By Michael Fox, Special to JTNews
Art challenges us with all manner of serrated edges, not least the paradox that beautiful and beloved works can be produced by loathsome — or at least deeply flawed — people.
I find that it becomes easier over time to ignore the repugnant personalities and bad behavior and simply savor the music or painting or novel. A much more strenuous mental gymnastic was required for conductor Herrmann Levi, pianist Joseph Rubinstein, and producer Angelo Neumann to work with Richard Wagner for as long as they did.
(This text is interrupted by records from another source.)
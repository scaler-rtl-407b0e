// tb_data_prefetcher: checks the data prefetcher together with the Matrix A
// loader against 12 behavioural HBM channels with random latency hiccups.
// Every dataword in memory carries its own channel and address, so the
// receiving side can tell exactly which word arrived. A random list of column
// requests (some empty) is issued; each channel's output, consumed with random
// back-pressure, must be exactly the requested datawords of the columns mapped
// to it, in request order, with col_last on the final word of each column.
// A small prefetch buffer (PF_DEPTH = 4) must cause recorded stalls.
module tb_data_prefetcher;
  import scaler_pkg::*;

  localparam int NCH = 12, NREQ = 120, WORDS = 512;
  logic   clk = 1'b0, rst_n = 1'b0;
  logic   dreq_valid = 1'b0, dreq_ready, busy, ld_busy;
  idx_t   dreq_col = '0, dreq_cnt = '0;
  haddr_t dreq_off = '0;
  logic   ld_cmd_valid [NCH], ld_cmd_ready [NCH], ld_issue_ok [NCH];
  haddr_t ld_cmd_addr [NCH];
  idx_t   ld_cmd_cnt [NCH];
  logic [15:0] ld_outstanding [NCH];
  logic   ld_valid [NCH];
  dword_t ld_data [NCH];
  logic   col_valid [NCH], col_ready [NCH], col_last [NCH];
  dword_t col_data [NCH];
  logic [31:0] stall_cycles;
  logic   ar_valid [NCH], ar_ready [NCH], r_valid [NCH];
  haddr_t ar_addr [NCH];
  dword_t r_data [NCH];
  logic   aw_valid [NCH], aw_ready [NCH];
  haddr_t aw_addr [NCH];
  dword_t w_data [NCH];
  int     checks = 0, failures = 0;
  // expected words per channel: {addr, last}
  int     exp_addr [NCH][$];
  bit     exp_last [NCH][$];

  always_comb for (int c = 0; c < NCH; c++) begin
    aw_valid[c] = 1'b0; aw_addr[c] = '0; w_data[c] = '0;
  end

  hbm_model #(.NCH(NCH), .WORDS(WORDS), .LAT(6)) u_m (.*);
  matrix_a_loader #(.NUM_CH(NCH), .MAX_OUT(8)) u_ld (
    .clk, .rst_n,
    .cmd_valid (ld_cmd_valid), .cmd_ready (ld_cmd_ready), .cmd_addr (ld_cmd_addr),
    .cmd_cnt (ld_cmd_cnt), .issue_ok (ld_issue_ok), .outstanding (ld_outstanding),
    .busy (ld_busy), .ar_valid, .ar_ready, .ar_addr, .r_valid, .r_data,
    .out_valid (ld_valid), .out_data (ld_data)
  );
  data_prefetcher #(.NUM_CH(NCH), .PF_DEPTH(4), .CQ_DEPTH(4)) dut (.*);

  always #5 clk = ~clk;

  // consumer with random back-pressure
  always @(negedge clk)
    for (int c = 0; c < NCH; c++) col_ready[c] <= rst_n && ($urandom % 3 != 0);

  always @(posedge clk)
    if (rst_n)
      for (int c = 0; c < NCH; c++)
        if (col_valid[c] && col_ready[c]) begin
          checks++;
          if (exp_addr[c].size() == 0) begin
            failures++;
            $display("channel %0d: unexpected dataword", c);
          end else begin
            int a;
            bit l;
            a = exp_addr[c].pop_front();
            l = exp_last[c].pop_front();
            if (col_data[c] != tagword(c, a) || col_last[c] != l) begin
              failures++;
              $display("channel %0d: got %h last %0b, expected word %0d last %0b",
                       c, col_data[c][63:0], col_last[c], a, l);
            end
          end
        end

  function automatic dword_t tagword(int c, int a);
    dword_t w;
    for (int i = 0; i < 8; i++) w[i*64 +: 64] = {32'(c), 32'(a)};
    return w;
  endfunction

  initial begin
    int nxt [NCH];
    for (int c = 0; c < NCH; c++) begin
      col_ready[c] = 1'b0;
      nxt[c] = 0;
      for (int a = 0; a < WORDS; a++) u_m.mem[c][a] = tagword(c, a);
    end
    repeat (2) @(posedge clk);
    rst_n <= 1'b1;
    for (int r = 0; r < NREQ; r++) begin
      int col, cnt, c;
      col = int'($urandom % 200);
      c   = col % NCH;
      cnt = (r % 9 == 4) ? 0 : 1 + int'($urandom % 5);
      for (int i = 0; i < cnt; i++) begin
        exp_addr[c].push_back(nxt[c] + i);
        exp_last[c].push_back(i == cnt - 1);
      end
      @(negedge clk);
      dreq_valid = 1'b1; dreq_col = 16'(col); dreq_off = 32'(nxt[c]); dreq_cnt = 16'(cnt);
      nxt[c] += cnt;
      while (!dreq_ready) @(negedge clk);
      @(posedge clk);
      #1 dreq_valid = 1'b0;
    end
    repeat (5) @(negedge clk);
    while (busy) @(negedge clk);
    repeat (20) @(negedge clk);
    for (int c = 0; c < NCH; c++) begin
      checks++;
      if (exp_addr[c].size() != 0) begin
        failures++;
        $display("channel %0d: %0d datawords never delivered", c, exp_addr[c].size());
      end
    end
    checks++;
    if (stall_cycles == 0) begin failures++; $display("no prefetch-buffer stall recorded"); end
    $display("stall cycles %0d", stall_cycles);
    $display("TB_RESULT checks=%0d failures=%0d", checks, failures);
    $finish;
  end

  initial begin
    #2000000;
    failures++;
    $display("watchdog expired");
    $display("TB_RESULT checks=%0d failures=%0d", checks, failures);
    $finish;
  end
endmodule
Or so one gleans from “Wagner’s Jews,” a one-hour documentary made for European television and screening in the Seattle Jewish Film Festival. Perhaps of greatest interest to amateur psychologists, as well as classical music and opera buffs, the film provides valuable background and insight for viewers who aren’t steeped in Wagner’s soaring music or his callous writings.
Constructed from a prosaic mix of talking-head interviews, 19th-century photographs, and woodcuts, “Wagner’s Jews” attempts the daunting task of reconciling the loyalty and devotion that key Jewish collaborators felt toward Wagner with the demeaning anti-Semitism of his public writings (and, incredibly, in his direct dealings with Levi and Rubinstein).
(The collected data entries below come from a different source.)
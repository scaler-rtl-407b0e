// matrix_a_loader: the Matrix A loader, one burst reader per HBM channel
// that holds non-zeros of matrix A (NUM_CH = 12 channels).
//
// Channel c serves the columns c, c + NUM_CH, c + 2*NUM_CH, ... (column index
// modulo NUM_CH), which are also the columns processed by PEG c. Each channel
// takes (address, dataword count) commands from the data prefetcher and
// returns the datawords in order; all channels run independently and in
// parallel. The per-channel command/credit protocol is described in
// hbm_stream_reader. The channel count follows the design; the mapping of
// columns to channels by column index modulo is this implementation's choice.
module matrix_a_loader #(
  parameter int unsigned NUM_CH  = 12,
  parameter int unsigned MAX_OUT = 32
) (
  input  logic                 clk,
  input  logic                 rst_n,
  input  logic                 cmd_valid   [NUM_CH],
  output logic                 cmd_ready   [NUM_CH],
  input  scaler_pkg::haddr_t   cmd_addr    [NUM_CH],
  input  scaler_pkg::idx_t     cmd_cnt     [NUM_CH],
  input  logic                 issue_ok    [NUM_CH],
  output logic [15:0]          outstanding [NUM_CH],
  output logic                 busy,
  output logic                 ar_valid    [NUM_CH],
  input  logic                 ar_ready    [NUM_CH],
  output scaler_pkg::haddr_t   ar_addr     [NUM_CH],
  input  logic                 r_valid     [NUM_CH],
  input  scaler_pkg::dword_t   r_data      [NUM_CH],
  output logic                 out_valid   [NUM_CH],
  output scaler_pkg::dword_t   out_data    [NUM_CH]
);
  logic ch_busy [NUM_CH];

  for (genvar c = 0; c < NUM_CH; c++) begin : g_ch
    hbm_stream_reader #(.MAX_OUT(MAX_OUT)) u_rd (
      .clk, .rst_n,
      .cmd_valid (cmd_valid[c]),   .cmd_ready (cmd_ready[c]),
      .cmd_addr  (cmd_addr[c]),    .cmd_cnt   (cmd_cnt[c]),
      .issue_ok  (issue_ok[c]),    .outstanding (outstanding[c]),
      .busy      (ch_busy[c]),
      .ar_valid  (ar_valid[c]),    .ar_ready  (ar_ready[c]),   .ar_addr (ar_addr[c]),
      .r_valid   (r_valid[c]),     .r_data    (r_data[c]),
      .out_valid (out_valid[c]),   .out_data  (out_data[c])
    );
  end

  always_comb begin
    busy = 1'b0;
    for (int c = 0; c < NUM_CH; c++) busy |= ch_busy[c];
  end

endmodule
Wagner’s animus toward Jews, expressed in a lengthy 1850 essay that he revised and reprinted nearly two decades later, could hardly have been based on his personal relationships with Jews. He owed much of his success to people like Giacomo Mayerbeer, a prominent German-Jewish composer who supported and touted the young Wagner, and the great Polish-Jewish pianist Carl Tausig, who sold patron certificates to fund construction of the opera house at Bayreuth.
Jews, Wagner wrote, were a “destructive foreign element” rather than a legitimate, organic part of German society or culture. Jewish artists were able to imitate but nothing more, he declared.
How could such first-rate musicians and valuable collaborators as Levi and Rubenstein work side by side with an unabashed racist? Well, to sum up the varied perspectives of the assembled historians and biographers: It’s complicated.
Classical music and opera were the cultural pinnacle of Europe in the late 1800s, and the undeniably gifted Wagner stood at the highest peak. My hunch is that Levi and Rubinstein were inspired and satisfied that they were applying their talents to the highest purpose. If they had to endure personal insults, humiliation and anguish — and there is ample evidence that they did — they would.
I don’t mind admitting that “Wagner’s Jews” demolished my ignorant assumption that the Nazis had simply embraced and promoted Wagner as an icon of superior Aryan accomplishment. In fact, the high- profile composer originated the theory that Jews were outsiders and parasites, providing a template for Hitler to build his platform of hatred and annihilation.
This crucial fact explains the fervid opposition to the proposed performance of Wagner’s work in Israel for the first time. The 2012 controversy provides a compelling contemporary frame for “Wagner’s Jews,” and invites us to grapple with the enduring conundrum of separating the creator from his or her creation.
Herrmann Levi and Joseph Rubinstein had the same problem, in spades.